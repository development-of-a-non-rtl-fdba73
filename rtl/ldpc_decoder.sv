// ldpc_decoder: fully parallel min-sum LDPC decoder for a (576, 288) code.
//
// Every code bit has its own variable-node unit (576) and every parity check
// its own check-node unit (288); the 1824 edges of the Tanner graph are fixed
// wires (edge_router). A codeword is decoded by message passing:
//   1. start: the channel LLRs are captured (llr_buffer) and all
//      check-to-variable messages are cleared.
//   2. VN cycle: each variable node adds its LLR and incoming messages,
//      registers its hard decision, posterior LLR and one extrinsic message per
//      edge.
//   3. CN cycle: if the hard decisions satisfy all check equations
//      (syndrome_check), or IMAX iterations have been made, the decode ends.
//      Otherwise every check node registers new min-sum messages and step 2
//      repeats.
// One iteration takes two clock cycles; done rises 2 + 2k cycles after start,
// k = iterations (0..IMAX), so a codeword takes at most 14 cycles at IMAX = 6.
//
// Interface: llr_in[i] is the PREC-bit two's-complement LLR of code bit i,
// positive meaning 0. After done: x is the decoded word, llr_out the
// posterior LLRs, syndrome the check-equation outputs, success = all checks
// satisfied, iterations = check-node updates made. Outputs hold until the next
// start. Reset is synchronous, active high.
//
// The code size, 4-bit messages, the limit of 6 iterations, the stop on a zero
// syndrome and the fully parallel node-per-bit/node-per-check structure follow
// the original design. The parity-check matrix is the 802.16e rate-1/2 matrix
// at 24 x 24 circulants, which matches every check equation and wire the
// original design lists. The two-cycle iteration and the start/success
// handshake are this design's own.
module ldpc_decoder
  import ldpc_pkg::*;
#(
  parameter int PREC = ldpc_pkg::PREC_DEF,
  parameter int IMAX = ldpc_pkg::IMAX_DEF
) (
  input  logic                        clk,
  input  logic                        rst,
  input  logic                        start,
  input  logic signed [PREC-1:0]      llr_in [N],
  output logic                        busy,
  output logic                        done,
  output logic                        success,
  output logic [$clog2(IMAX+1)-1:0]   iterations,
  output logic [N-1:0]                x,
  output logic signed [PREC-1:0]      llr_out [N],
  output logic [M-1:0]                syndrome
);
  logic load, vn_en, cn_en, syn_zero;

  logic signed [PREC-1:0] llr  [N];
  logic signed [PREC-1:0] q_vn [N][VDMAX];
  logic signed [PREC-1:0] r_vn [N][VDMAX];
  logic signed [PREC-1:0] q_cn [M][CDMAX];
  logic signed [PREC-1:0] r_cn [M][CDMAX];

  llr_buffer #(.N(N), .PREC(PREC)) u_llr (
    .clk(clk), .load(load), .llr_in(llr_in), .llr(llr)
  );

  // Variable-node units, one per code bit, generated per block column.
  for (genvar bc = 0; bc < NB; bc++) begin : g_vcol
    localparam int D = col_deg(bc);
    for (genvar o = 0; o < Z; o++) begin : g_vn
      localparam int V = bc*Z + o;
      logic signed [PREC-1:0] r_in  [D];
      logic signed [PREC-1:0] q_out [D];

      for (genvar j = 0; j < D; j++) begin : g_edge
        assign r_in[j]    = r_vn[V][j];
        assign q_vn[V][j] = q_out[j];
      end
      for (genvar j = D; j < VDMAX; j++) begin : g_none
        assign q_vn[V][j] = '0;
      end

      var_node #(.DEG(D), .PREC(PREC)) u_vn (
        .clk(clk), .en(vn_en), .llr(llr[V]), .r(r_in),
        .q(q_out), .post(llr_out[V]), .x(x[V])
      );
    end
  end

  edge_router #(.PREC(PREC)) u_router (
    .q_vn(q_vn), .q_cn(q_cn), .r_cn(r_cn), .r_vn(r_vn)
  );

  // Check-node units, one per parity check, generated per block row.
  for (genvar br = 0; br < MB; br++) begin : g_crow
    localparam int D = row_deg(br);
    for (genvar r = 0; r < Z; r++) begin : g_cn
      localparam int C = br*Z + r;
      logic signed [PREC-1:0] q_in  [D];
      logic signed [PREC-1:0] r_out [D];

      for (genvar k = 0; k < D; k++) begin : g_edge
        assign q_in[k]    = q_cn[C][k];
        assign r_cn[C][k] = r_out[k];
      end
      for (genvar k = D; k < CDMAX; k++) begin : g_none
        assign r_cn[C][k] = '0;
      end

      check_node #(.DEG(D), .PREC(PREC)) u_cn (
        .clk(clk), .clr(load), .en(cn_en), .q(q_in), .r(r_out)
      );
    end
  end

  syndrome_check u_syn (
    .x(x), .syndrome(syndrome), .zero(syn_zero)
  );

  iteration_controller #(.IMAX(IMAX)) u_ctl (
    .clk(clk), .rst(rst), .start(start), .syn_zero(syn_zero),
    .load(load), .vn_en(vn_en), .cn_en(cn_en),
    .busy(busy), .done(done), .success(success), .iterations(iterations)
  );
endmodule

————

Reprint exactly the lines above that start at the one with "output logic [N-1:0]" and end at the one with "logic signed [PREC-1:0] r_vn [N][VDMAX];", keeping both and adding none.

Response to this exercise ▸
  output logic [N-1:0]                x,
  output logic signed [PREC-1:0]      llr_out [N],
  output logic [M-1:0]                syndrome
);
  logic load, vn_en, cn_en, syn_zero;

  logic signed [PREC-1:0] llr  [N];
  logic signed [PREC-1:0] q_vn [N][VDMAX];
  logic signed [PREC-1:0] r_vn [N][VDMAX];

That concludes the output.